▸ EXERCISE BRIEF
Reproduce the material that follows, please, but only from its first line to the line containing "position in the", inclusive.

RECORDS FOR THIS EXERCISE Block Start

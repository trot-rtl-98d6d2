// tb_trot_golay_postproc: self-checking test of the Golay post-processing.
//
// Reference: y = G*x with G = [A | I12] over GF(2), A[i][j] = row0[(j-i) mod
// 12], computed directly as a matrix-vector product for every block of 24
// valid raw bits x0..x23 (arrival order). Raw bits arrive with random gaps
// in the validity strobe. Checked: every output bit and its position in the
// stream, that pp_valid follows the raw strobes of x12..x23 by exactly one
// cycle, 12 outputs per 24 inputs, and that the first row of A gives a code
// of minimum distance 8 (every non-zero message has a codeword of weight at
// least 8, and some have exactly 8).
module tb_trot_golay_postproc;
  timeunit 1ps;
  timeprecision 1fs;

  localparam int unsigned K = trot_pkg::GOLAY_K;
  localparam logic [K-1:0] ROW0 = trot_pkg::GOLAY_A_ROW0;
  localparam int BLOCKS = 40;

  logic clk = 1'b0, rst = 1'b1, raw_bit = 1'b0, raw_valid = 1'b0;
  logic pp_bit, pp_valid;
  int checks = 0, failures = 0;

  trot_golay_postproc dut (.*);

  always #4000 clk = ~clk;

  function automatic logic a_elem(input int i, input int j);
    return ROW0[(j - i + K) % K];
  endfunction

  logic exp_q[$];       // expected output bits in order
  int   n_in = 0, n_out = 0;
  logic prev_out_strobe = 1'b0;

  // output monitor
  always @(posedge clk) begin
    if (!rst) begin
      checks++;
      if (pp_valid !== prev_out_strobe) begin
        failures++;
        $display("FAIL pp_valid=%b, expected %b at output %0d", pp_valid, prev_out_strobe, n_out);
      end
      if (pp_valid) begin
        checks++;
        if (exp_q.size() == 0) begin
          failures++;
          $display("FAIL unexpected output");
        end else begin
          logic e;
          e = exp_q.pop_front();
          if (pp_bit !== e) begin
            failures++;
            $display("FAIL output %0d: got %b expected %b", n_out, pp_bit, e);
          end
        end
        n_out++;
      end
    end
  end

  initial begin
    logic [2*K-1:0] x;
    int wmin, wmin_cnt;

    // minimum distance of the code [A | I]
    wmin = 99; wmin_cnt = 0;
    for (int m = 1; m < (1 << K); m++) begin
      int w;
      w = $countones(m);
      for (int j = 0; j < K; j++) begin
        logic s;
        s = 1'b0;
        for (int i = 0; i < K; i++) s ^= m[i] & a_elem(i, j);
        w += s;
      end
      if (w < wmin) begin wmin = w; wmin_cnt = 0; end
      if (w == wmin) wmin_cnt++;
    end
    checks++;
    if (wmin != 8) begin
      failures++;
      $display("FAIL minimum distance %0d", wmin);
    end

    repeat (3) @(posedge clk);
    rst = 1'b0;
    for (int b = 0; b < BLOCKS; b++) begin
      for (int i = 0; i < 2 * K; i++) x[i] = $urandom_range(1);
      // expected outputs of this block
      for (int i = 0; i < K; i++) begin
        logic y;
        y = x[K + i];
        for (int j = 0; j < K; j++) y ^= a_elem(i, j) & x[j];
        exp_q.push_back(y);
      end
      for (int i = 0; i < 2 * K; i++) begin
        // random idle cycles (invalid raw bits) in between
        int gap;
        gap = (b % 4 == 0) ? 0 : $urandom_range(0, 3);
        repeat (gap) begin
          raw_valid <= 1'b0;
          raw_bit   <= $urandom_range(1);
          @(posedge clk);
          prev_out_strobe <= 1'b0;
        end
        raw_valid <= 1'b1;
        raw_bit   <= x[i];
        @(posedge clk);
        prev_out_strobe <= (i >= K);
        n_in++;
      end
    end
    raw_valid <= 1'b0;
    @(posedge clk);
    prev_out_strobe <= 1'b0;
    repeat (3) @(posedge clk);
    checks++;
    if (n_out != BLOCKS * K || exp_q.size() != 0) begin
      failures++;
      $display("FAIL %0d outputs for %0d inputs", n_out, n_in);
    end
    $display("code minimum weight %0d (%0d codewords), %0d raw -> %0d internal bits",
             wmin, wmin_cnt, n_in, n_out);
    $display("TB_RESULT checks=%0d failures=%0d", checks, failures);
    $finish;
  end

  initial begin
    #100ms;
    failures++;
    $display("TB_RESULT checks=%0d failures=%0d", checks, failures);
    $finish;
  end
endmodule
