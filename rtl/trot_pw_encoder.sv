// trot_pw_encoder: pulse width encoder of the TROT noise source.
//
// Turns the n sampled TDC bits C[0..n-1] into one raw bit and its validity.
// At the sampling instant the delay line holds a run of zeros (the pulse
// between edges beta and alpha) framed by ones. The raw bit is the parity of
// the pulse width: with n even, the XOR of all bits equals the parity of the
// number of zeros, so bubbles inside the code do not change the result and no
// bin reordering is needed. The capture is valid only when the first and the
// last bin hold 1 and at least one bin in between holds 0; otherwise the
// pulse ran off the line or was not formed (for example after the three edges
// collapsed into one).
//
// Purely combinational. Both equations follow the reference design; nothing
// here is added.
module trot_pw_encoder #(
  parameter int unsigned N = trot_pkg::N_BINS   // number of TDC bins, even
) (
  input  logic [N-1:0] c,          // sampled bins, c[0] nearest the line input
  output logic         raw_bit,    // XOR of all bins
  output logic         raw_valid   // c[0] & c[N-1] & (some zero in c[N-2:1])
);
  timeunit 1ps;
  timeprecision 1fs;

  always_comb begin
    raw_bit   = ^c;
    raw_valid = c[0] & c[N-1] & ~(&c[N-2:1]);
  end

  initial begin
    assert (N >= 4 && N % 2 == 0)
      else $error("trot_pw_encoder: N must be even and at least 4");
  end
endmodule
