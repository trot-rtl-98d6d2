// tb_trot_pw_encoder: self-checking test of the pulse width encoder.
//
// Applies every pulse (start bin, width) that fits inside the 34-bin code,
// pulses with bubbles, codes that touch the ends, all-ones and all-zeros, and
// random codes. The expected raw bit is the parity of the number of zero
// bins, counted in a loop; the expected validity requires ones at both ends
// and at least one zero between them.
module tb_trot_pw_encoder;
  timeunit 1ps;
  timeprecision 1fs;

  localparam int unsigned N = trot_pkg::N_BINS;

  logic [N-1:0] c;
  logic raw_bit, raw_valid;
  int checks = 0, failures = 0;

  trot_pw_encoder #(.N(N)) dut (.c(c), .raw_bit(raw_bit), .raw_valid(raw_valid));

  task automatic check_code(input logic [N-1:0] code);
    int zeros;
    logic exp_bit, exp_valid;
    c = code;
    #1;
    zeros = 0;
    for (int i = 0; i < N; i++) if (!code[i]) zeros++;
    exp_bit = zeros[0];
    exp_valid = code[0] && code[N-1] && (zeros > 0);
    checks++;
    if (raw_bit !== exp_bit || raw_valid !== exp_valid) begin
      failures++;
      if (failures < 10)
        $display("FAIL code=%b bit=%b/%b valid=%b/%b", code, raw_bit, exp_bit, raw_valid, exp_valid);
    end
  endtask

  initial begin
    // clean pulses
    for (int s = 0; s < N; s++)
      for (int w = 1; s + w <= N; w++) begin
        logic [N-1:0] code;
        code = '1;
        for (int k = s; k < s + w; k++) code[k] = 1'b0;
        check_code(code);
      end
    // bubbles around pulse edges (as in a real capture)
    for (int s = 2; s < N - 12; s++) begin
      logic [N-1:0] code;
      code = '1;
      for (int k = s; k < s + 8; k++) code[k] = 1'b0;
      code[s + 9] = 1'b0;       // bubble of 0 in the ones
      code[s + 3] = 1'b1;       // bubble of 1 in the zeros
      check_code(code);
    end
    check_code('1);
    check_code('0);
    repeat (2000) check_code({$urandom, $urandom});
    $display("TB_RESULT checks=%0d failures=%0d", checks, failures);
    $finish;
  end

  initial begin
    #10ms;
    failures++;
    $display("TB_RESULT checks=%0d failures=%0d", checks, failures);
    $finish;
  end
endmodule
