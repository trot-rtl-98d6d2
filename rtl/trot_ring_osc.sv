// trot_ring_osc: behavioural model of the three-edge ring oscillator (not
// synthesizable; on the FPGA each stage is one LUT placed by hand).
//
// Six stages in a ring: A, C and E are NAND gates with the enable Run as
// second input, B, D and F are non-inverting buffers. A = NAND(Run, F),
// B = A, C = NAND(Run, B), D = C, E = NAND(Run, D), F = E. While Run is low
// every NAND output is 1 and the ring rests at all ones. When Run rises all
// three NANDs fall at once, so three edges (origins 0, 1 and 2) travel the
// ring together. Every node then toggles every two stage delays: the
// three-edge period is 4 stage delays, three times faster than the
// single-edge period T_1RO = 12 stage delays, and stage F lags stage C by one
// stage delay (90 degrees). Edges that come closer than one stage delay
// swallow each other, as in a real gate; after such a collision the ring
// continues in single-edge mode.
//
// Timing model: every transition is delayed by STAGE_DELAY_PS plus
// independent Gaussian jitter of variance J_S * STAGE_DELAY_PS per stage,
// so each edge's jitter variance grows linearly with its travel time, as the
// stochastic model of the design assumes. J_S = 9.7 fs and T_1RO = 3127.7 ps
// are the measured values of the reference FPGA. JITTER_SCALE (1.0 for the
// real device) multiplies the jitter standard deviation; testbenches raise it
// to provoke collisions. The Gaussian is approximated by the sum of twelve
// uniform variables. The stage delay is the same for rising and falling
// edges, a simplification of this model.
//
// Ports: run in, stage_c and stage_f out (the two taps the TDC uses), plus
// all six stage outputs for observation.
module trot_ring_osc #(
  parameter real STAGE_DELAY_PS = trot_pkg::RO_STAGE_DELAY_PS,  // mean stage delay
  parameter real JS_FS          = trot_pkg::JITTER_STRENGTH_FS, // jitter strength
  parameter real JITTER_SCALE   = 1.0                           // sigma multiplier
) (
  input  logic       run,       // enable, active high
  output logic       stage_c,   // output of stage C (second NAND)
  output logic       stage_f,   // output of stage F (third buffer)
  output logic [5:0] stages     // outputs of stages A..F at bits 0..5
);
  timeunit 1ps;
  timeprecision 1fs;

  // Per-stage jitter sigma in ps: sqrt(J_S * d), J_S in fs, d in ps.
  localparam real SIGMA_PS = JITTER_SCALE * $sqrt(JS_FS * 1.0e-15 * STAGE_DELAY_PS * 1.0e-12) * 1.0e12;

  logic a, b, c, d, e, f;

  // One stage delay with Gaussian jitter (never below 10% of nominal).
  function automatic real next_delay();
    real g;
    g = 0.0;
    for (int i = 0; i < 12; i++) g += real'($urandom_range(1000000)) / 1000000.0;
    g = STAGE_DELAY_PS + SIGMA_PS * (g - 6.0);
    return (g < 0.1 * STAGE_DELAY_PS) ? 0.1 * STAGE_DELAY_PS : g;
  endfunction

  initial begin
    a = 1'b1; b = 1'b1; c = 1'b1; d = 1'b1; e = 1'b1; f = 1'b1;
  end

  // Each stage waits one (jittered) delay after an input change and then
  // takes the value its inputs have at that moment. Two input changes within
  // one delay cancel: narrow pulses do not pass.
  always begin @(run or f); #(next_delay()); a = ~(run & f); end
  always begin @(a);        #(next_delay()); b = a;           end
  always begin @(run or b); #(next_delay()); c = ~(run & b); end
  always begin @(c);        #(next_delay()); d = c;           end
  always begin @(run or d); #(next_delay()); e = ~(run & d); end
  always begin @(e);        #(next_delay()); f = e;           end

  assign stage_c = c;
  assign stage_f = f;
  assign stages  = {f, e, d, c, b, a};
endmodule
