// tb_trot_ring_osc: self-checking test of the three-edge ring oscillator
// model.
//
// Instance u_nom has the measured jitter of the reference device, instance
// u_hot 40 times that. Checks: with Run low every stage rests at 1; after
// Run rises the stage C period is the three-edge period 4 * d (1042.57 ps in
// the reference device, within 1%); every stage F edge follows the latest
// stage C edge by one stage delay (90 degrees); after Run falls the ring
// stops at all ones within a few stage delays; with heavy jitter the edges
// collide and the ring ends in single-edge mode, period 12 * d (3127.7 ps).
module tb_trot_ring_osc;
  timeunit 1ps;
  timeprecision 1fs;

  localparam real D = trot_pkg::RO_STAGE_DELAY_PS;

  logic run = 1'b0;
  logic c_nom, f_nom, c_hot, f_hot;
  logic [5:0] s_nom, s_hot;
  int checks = 0, failures = 0;

  trot_ring_osc u_nom (.run(run), .stage_c(c_nom), .stage_f(f_nom), .stages(s_nom));
  trot_ring_osc #(.JITTER_SCALE(40.0)) u_hot (.run(run), .stage_c(c_hot), .stage_f(f_hot), .stages(s_hot));

  realtime last_c = 0, first_rise = 0, last_rise = 0;
  int      rises = 0, f_edges = 0, f_bad = 0;
  realtime hot_first = 0, hot_last = 0;
  int      hot_rises = 0;
  bit      measure = 1'b0, hot_measure = 1'b0;

  always @(c_nom) begin
    last_c = $realtime;
    if (measure && c_nom) begin
      if (rises == 0) first_rise = $realtime;
      last_rise = $realtime;
      rises++;
    end
  end

  always @(f_nom) begin
    if (measure) begin
      f_edges++;
      if ($realtime - last_c < 0.8 * D || $realtime - last_c > 1.2 * D) f_bad++;
    end
  end

  always @(posedge c_hot) begin
    if (hot_measure) begin
      if (hot_rises == 0) hot_first = $realtime;
      hot_last = $realtime;
      hot_rises++;
    end
  end

  task automatic check(input bit ok, input string what);
    checks++;
    if (!ok) begin
      failures++;
      $display("FAIL %s", what);
    end
  endtask

  initial begin
    real period, hot_period;
    #5000;
    check(s_nom == 6'b111111 && s_hot == 6'b111111, "rest state all ones");
    run = 1'b1;
    #(5 * D);
    measure = 1'b1;
    #20000;
    measure = 1'b0;
    period = (last_rise - first_rise) / (rises - 1);
    $display("three-edge period %0.2f ps over %0d rising edges", period, rises);
    check(period > 0.99 * 4.0 * D && period < 1.01 * 4.0 * D, "three-edge period");
    check(f_edges > 30 && f_bad == 0, "stage F lags stage C by one stage delay");
    #200000;
    hot_measure = 1'b1;
    #100000;
    hot_measure = 1'b0;
    hot_period = (hot_last - hot_first) / (hot_rises - 1);
    $display("stressed oscillator period %0.2f ps", hot_period);
    check(hot_rises > 5 && hot_period > 0.9 * 12.0 * D && hot_period < 1.1 * 12.0 * D,
          "collapse into single-edge mode");
    run = 1'b0;
    #(20 * D);
    check(s_nom == 6'b111111 && s_hot == 6'b111111, "stops at all ones");
    rises = 0;
    measure = 1'b1;
    #5000;
    check(rises == 0, "no oscillation while Run is low");
    $display("TB_RESULT checks=%0d failures=%0d", checks, failures);
    $finish;
  end

  initial begin
    #10ms;
    failures++;
    $display("TB_RESULT checks=%0d failures=%0d", checks, failures);
    $finish;
  end
endmodule
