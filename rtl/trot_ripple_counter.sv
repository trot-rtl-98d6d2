// trot_ripple_counter: m-bit asynchronous ripple counter of the rising edges
// at the ring-oscillator stage C output.
//
// Bit 0 toggles on every rising edge of stage C, bit i toggles on every
// falling edge of bit i-1, so the count rises by one per oscillation without
// any system clock. Its value after the accumulation time, Cnt(t_acc), tells
// how many periods the edges have run (it sets the lower bound of the
// accumulated jitter variance) and serves as a total-failure indicator: if
// the three edges collapse into one, the count drops to about a third.
//
// Interface: clk_c is the stage C output, clr an asynchronous clear, held
// high while the oscillator is stopped so that each run counts from zero.
// The clear is this design's own choice; the reference design only names the
// counter and its use. The count is only meaningful to a reader in another
// clock domain once the oscillator has stopped or when sampled with that in
// mind: bits settle one after another.
module trot_ripple_counter #(
  parameter int unsigned M = trot_pkg::CNT_W   // counter width m
) (
  input  logic         clk_c,   // stage C output, counted on rising edges
  input  logic         clr,     // asynchronous clear, active high
  output logic [M-1:0] cnt      // oscillation count
);
  timeunit 1ps;
  timeprecision 1fs;

  // ck[i] clocks bit i: the stage C signal for bit 0, the inverted
  // previous bit (rising on its falling edge) for the others.
  logic [M:0] ck;
  assign ck[0] = clk_c;

  for (genvar i = 0; i < M; i++) begin : g_bit
    logic q;
    always_ff @(posedge ck[i] or posedge clr) begin
      if (clr) q <= 1'b0;
      else     q <= ~q;
    end
    assign ck[i+1] = ~q;
    assign cnt[i]  = q;
  end
endmodule
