// tb_trot_ripple_counter: self-checking test of the 9-bit ripple counter.
//
// Applies bursts of random numbers of rising edges (including bursts past
// the 512 wrap) and compares the count with the number of edges modulo 2^m;
// checks that the clear zeroes the count and blocks counting while held.
module tb_trot_ripple_counter;
  timeunit 1ps;
  timeprecision 1fs;

  localparam int unsigned M = trot_pkg::CNT_W;

  logic         clk_c = 1'b1, clr = 1'b0;
  logic [M-1:0] cnt;
  int checks = 0, failures = 0;

  trot_ripple_counter #(.M(M)) dut (.clk_c(clk_c), .clr(clr), .cnt(cnt));

  task automatic pulses(input int n);
    repeat (n) begin
      #260 clk_c = 1'b0;
      #260 clk_c = 1'b1;
    end
  endtask

  initial begin
    #10 clr = 1'b1;
    #100;
    checks++;
    if (cnt !== '0) failures++;
    pulses(5);              // clear held: no counting
    checks++;
    if (cnt !== '0) begin failures++; $display("FAIL counted while cleared"); end
    for (int t = 0; t < 40; t++) begin
      int n;
      n = (t == 5) ? 700 : $urandom_range(0, 60);
      clr = 1'b1;
      #100 clr = 1'b0;
      #100;
      pulses(n);
      #100;
      checks++;
      if (cnt !== M'(n)) begin
        failures++;
        $display("FAIL after %0d edges: cnt=%0d", n, cnt);
      end
    end
    $display("TB_RESULT checks=%0d failures=%0d", checks, failures);
    $finish;
  end

  initial begin
    #100ms;
    failures++;
    $display("TB_RESULT checks=%0d failures=%0d", checks, failures);
    $finish;
  end
endmodule
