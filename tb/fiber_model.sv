// fiber_model: behavioural model of one fibre bundle between a TD link and a
// TI, for testbenches. Every signal travels DELAY clock cycles in each
// direction (trigger words and SYNC down, status words up, and the latency
// test pulse down and back through the spare pair). DELAY must be at least 1.
module fiber_model #(
  parameter int unsigned DELAY = 10
) (
  input  logic        clk,
  // TD side
  input  logic [15:0] td_word,
  input  logic        td_word_valid,
  input  logic [1:0]  td_sync,
  input  logic        td_loop_out,
  output logic [15:0] td_status,
  output logic        td_status_valid,
  output logic        td_loop_in,
  // TI side
  output logic [15:0] ti_word,
  output logic        ti_word_valid,
  output logic [1:0]  ti_sync,
  output logic        ti_loop_rx,
  input  logic [15:0] ti_status,
  input  logic        ti_status_valid,
  input  logic        ti_loop_tx
);
  logic [19:0] down [DELAY];
  logic [17:0] up   [DELAY];
  initial begin
    for (int i = 0; i < int'(DELAY); i++) begin
      down[i] = {16'h0, 1'b0, 2'b01, 1'b0};
      up[i]   = '0;
    end
  end
  always @(posedge clk) begin
    down[0] <= {td_word, td_word_valid, td_sync, td_loop_out};
    up[0]   <= {ti_status, ti_status_valid, ti_loop_tx};
    for (int i = 1; i < int'(DELAY); i++) begin
      down[i] <= down[i-1];
      up[i]   <= up[i-1];
    end
  end
  assign {ti_word, ti_word_valid, ti_sync, ti_loop_rx}  = down[DELAY-1];
  assign {td_status, td_status_valid, td_loop_in}       = up[DELAY-1];
endmodule
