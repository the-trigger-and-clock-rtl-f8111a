// End-to-end testbench of gluex_trigger_system at full size with the default
// parameters: 16 TDs x 8 crates = 128 front-end crates of 16 slots, each
// behind a fibre of its own length. The environment, sequence and checks are
// in gluex_trigger_system_tb_body.svh.
`include "tb_check.svh"
module gluex_trigger_system_full_tb;
  localparam int unsigned N_TD        = 16;
  localparam int unsigned N_TI_PER_TD = 8;

  `include "gluex_trigger_system_tb_body.svh"
  `TB_WATCHDOG(200000)
  gluex_trigger_system dut (.*);
endmodule
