initial begin
  rst = 1;
  gtp_in = 0; ext_in = 0; vme_trig = 0; vme_type = 0;
  lut_wr_en = 0; lut_wr_sel = 0; lut_wr_table = 0; lut_wr_addr = 0; lut_wr_data = 0;
  gtp_prescale = 0; ext_prescale = 0; run_enable = 0; vme_inhibit = 0; sync_phase_offset = 2'd3;
  cmd_valid = 0; cmd_code = TC_VME; cmd_data = 0; sync_cmd_valid = 0; sync_cmd = 0;
  td_block_size = 8'(BLOCK); td_limit = 0; ti_latency_target = 8'd120; ti_block_size = 8'(BLOCK);
  ti_measure_start = 0; fe_busy = '0;
  jtag_start = '0; jtag_nbits = '0; jtag_tms_word = '0; jtag_tdi_word = '0;
  i2c_start = '0; i2c_dev_addr = '0; i2c_read = '0; i2c_wr_data = '0;
  // reset longer than the longest fibre round trip, so that nothing sent by
  // a board before its reset is still on a fibre afterwards
  tick(200); rst = 0;

  // 0. slow control: one 32-bit JTAG shift and one I2C transfer per engine
  jtag_nbits = {6'd32, 6'd32}; jtag_tdi_word = {32'h0123_4567, 32'h89ab_cdef};
  i2c_dev_addr = {7'h21, 7'h20}; i2c_wr_data = {8'h5a, 8'ha5};
  jtag_start = 2'b11; i2c_start = 2'b11; tick(); jtag_start = '0; i2c_start = '0;
  while (jtag_busy != '0 || i2c_busy != '0) tick();
  for (int e = 0; e < 2; e++) begin
    // bit i of TDO is TDI bit i-1 (bit 0 is the bypass register's reset 0)
    `CHECK(jtag_tdo_word[e] == {jtag_tdi_word[e][30:0], 1'b0}, "JTAG shift through a bypass register")
    if (jtag_tdo_word[e] == {jtag_tdi_word[e][30:0], 1'b0}) m_jtag++;
    `CHECK(i2c_ack_error[e], "I2C transfer with no device ends with a missing acknowledge")
    if (i2c_ack_error[e]) m_i2c++;
  end

  // 1. tables and fibre latency
  for (int s = 0; s < 2; s++) begin
    lw(1'(s), 0, 16'h0, 15'h0); lw(1'(s), 1, 16'h0, 15'h0); lw(1'(s), 2, 16'h0, 15'h0);
  end
  lw(0, 0, PA[15:0], 15'h11); lw(0, 1, PA[31:16], 15'h22); lw(0, 2, 16'h2211, {1'b1, TA});
  lw(1, 0, PB[15:0], 15'h33); lw(1, 1, PB[31:16], 15'h44); lw(1, 2, 16'h4433, {6'b0, 1'b1, TB});
  ti_measure_start = 1; tick(); ti_measure_start = 0;
  tick(400);
  for (int i = 0; i < N_TI; i++) begin
    `CHECK(ti_latency_done[i] && ti_round_trip[i] == 12'(2 * fibre_delay(i)),
           $sformatf("crate %0d: fibre round trip %0d measured, %0d expected", i, ti_round_trip[i], 2 * fibre_delay(i)))
    if (ti_latency_done[i] && ti_round_trip[i] == 12'(2 * fibre_delay(i))) m_latency++;
  end

  // 2. SYNC start-up sequence
  send_sync(SYNC_CLK_RESYNC);
  send_sync(SYNC_TRIG_STOP);
  send_sync(SYNC_TRIG_START);
  send_sync(SYNC_FE_RESET);
  tick(300);
  `CHECK(ti_link_enabled == '1, "trigger links enabled")
  `CHECK(m_fe_reset == 1, "front-end reset seen once, everywhere in one cycle")
  run_enable = 1;
  tick(20);

  // 3. triggers of every source at every 4 ns position
  for (int j = 0; j < 12; j++) trigger(j % 3, (j / 3) % 4);
  for (int j = 0; j < 4; j++) trigger($urandom % 3, $urandom % 4);

  // 4a. collision: GTP pattern and VME trigger reach the encoder together
  while (ts_phase != 2'd1) tick();
  gtp_in = PA; tick(); gtp_in = 0; tick();
  vme_trig = 1; vme_type = 8'h11; tick(); vme_trig = 0;
  exp_src.push_back(SRC_COLLISION); exp_type.push_back(14'b101); exp_sync.push_back(1'b0);
  tick(30);
  `CHECK(m_collision == 1, "collision trigger")

  // 4b. prescale 2: of three GTP triggers the middle one is removed
  gtp_prescale = 2;
  trigger(0, 0);
  fire(0, 1); tick(30);
  trigger(0, 2);
  gtp_prescale = 0;
  `CHECK(m_prescale == 1, "prescaled trigger removed")

  // 4c. VME command word
  send_cmd(TC_VME, 11'h3a5);
  tick(300);
  `CHECK(ti_vme_cmd == {N_TI{11'h3a5}}, "VME command word received by every TI")
  if (ti_vme_cmd == {N_TI{11'h3a5}}) m_vme_cmd++;

  // pad to whole blocks, let the ROCs drain
  while (exp_src.size() % BLOCK != 0) trigger(2, 3);
  wait_read_all();

  // 4d. front-end BUSY in one slot of the last crate throttles the supervisor
  fe_busy[N_TI - 1][5] = 1'b1;
  tick(400);
  `CHECK(ts_busy, "front-end BUSY reaches the supervisor")
  expect_throttled("trigger blocked by front-end BUSY");
  fe_busy = '0;
  wait_idle();
  `CHECK(!ts_busy, "BUSY released")

  // 4e. event limit 1 with the ROCs stopped: one block, then BUSY
  roc_run = 0;
  td_limit = 1;
  for (int j = 0; j < BLOCK; j++) trigger(2, j);
  tick(20);
  `CHECK(td_link_limit_busy == '1 && ts_busy, "event limit reached on every link")
  expect_throttled("trigger blocked by the event limit");
  roc_run = 1;
  wait_read_all();
  wait_idle();
  `CHECK(!ts_busy && td_link_limit_busy == '0, "acknowledges release the event limit")
  trigger(2, 0);
  td_limit = 0;
  while (exp_src.size() % BLOCK != 0) trigger(2, 1);
  wait_read_all();
  wait_idle();

  // 4f. SYNC event: supervisor waits for BUSY, crates hold BUSY until ROC ready
  exp_src.push_back(SRC_COLLISION); exp_type.push_back('0); exp_sync.push_back(1'b1);
  cmd_code = TC_SYNCEVENT; cmd_data = '0; cmd_valid = 1;
  while (!cmd_accept) tick();
  sent_q.push_back(-1);
  tick(); cmd_valid = 0;
  tick(4);
  `CHECK(ts_waiting, "supervisor waits after a SYNC event")
  expect_throttled("trigger blocked while waiting for SYNC-event BUSY");
  wait_read_all();
  wait_idle();
  `CHECK(m_syncevent_busy > 0 && m_sync_ack > 0 && !ts_busy, "SYNC-event BUSY held until ROC ready")
  trigger(1, 2);
  trigger(0, 3);
  while (exp_src.size() % BLOCK != 0) trigger(2, 0);
  wait_read_all();
  tick(300);

  // final checks
  `CHECK(fires == exp_src.size(), "one front-end trigger per event")
  `CHECK(ts_trig_count == 32'(exp_src.size() - 1), "supervisor trigger count")
  `CHECK(ti_error_flags == '0, "no timer, FIFO or parity errors in any TI")
  $display("crates %0d, events %0d, trigger latency %0d cycles, busy time %0d cycles, run %0d cycles",
           N_TI, exp_src.size(), latency, ts_busy_time, cyc);
  `CHECK(m_gtp > 0,  "mechanism: GTP trigger")
  `CHECK(m_ext > 0,  "mechanism: front-panel trigger")
  `CHECK(m_vme > 0,  "mechanism: VME trigger")
  for (int p = 0; p < 4; p++) `CHECK(m_position[p] > 0, "mechanism: trigger at each 4 ns position")
  `CHECK(m_collision > 0, "mechanism: collision")
  `CHECK(m_prescale > 0, "mechanism: prescale")
  `CHECK(m_busy_throttle > 0, "mechanism: front-end BUSY throttle")
  `CHECK(m_limit_busy > 0 && m_limit_throttle > 0, "mechanism: event-limit BUSY")
  `CHECK(m_waiting > 0 && m_waiting_throttle > 0, "mechanism: SYNC-event wait")
  `CHECK(m_syncevent_busy > 0 && m_sync_ack > 0, "mechanism: SYNC-event BUSY and ROC ready")
  `CHECK(m_fe_reset > 0, "mechanism: front-end reset")
  `CHECK(m_vme_cmd > 0, "mechanism: VME command word")
  `CHECK(m_timer > 0, "mechanism: timer words")
  `CHECK(m_block_ack > 0 && m_irq > 0, "mechanism: block interrupt and acknowledge")
  `CHECK(m_latency == N_TI, "mechanism: fibre latency measurement")
  `CHECK(m_jtag == 2 && m_i2c == 2, "mechanism: JTAG and I2C slow-control transfers")
  `TB_DONE
end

RECORDS FOR THIS EXERCISE Block End

▸ REPLY
repository trot-rtl-98d6d2
// tb_trot_golay_postproc: self-checking test of the Golay post-processing.
//
// Reference: y = G*x with G = [A | I12] over GF(2), A[i][j] = row0[(j-i) mod
// 12], computed directly as a matrix-vector product for every block of 24
// valid raw bits x0..x23 (arrival order). Raw bits arrive with random gaps
// in the validity strobe. Checked: every output bit and its position in the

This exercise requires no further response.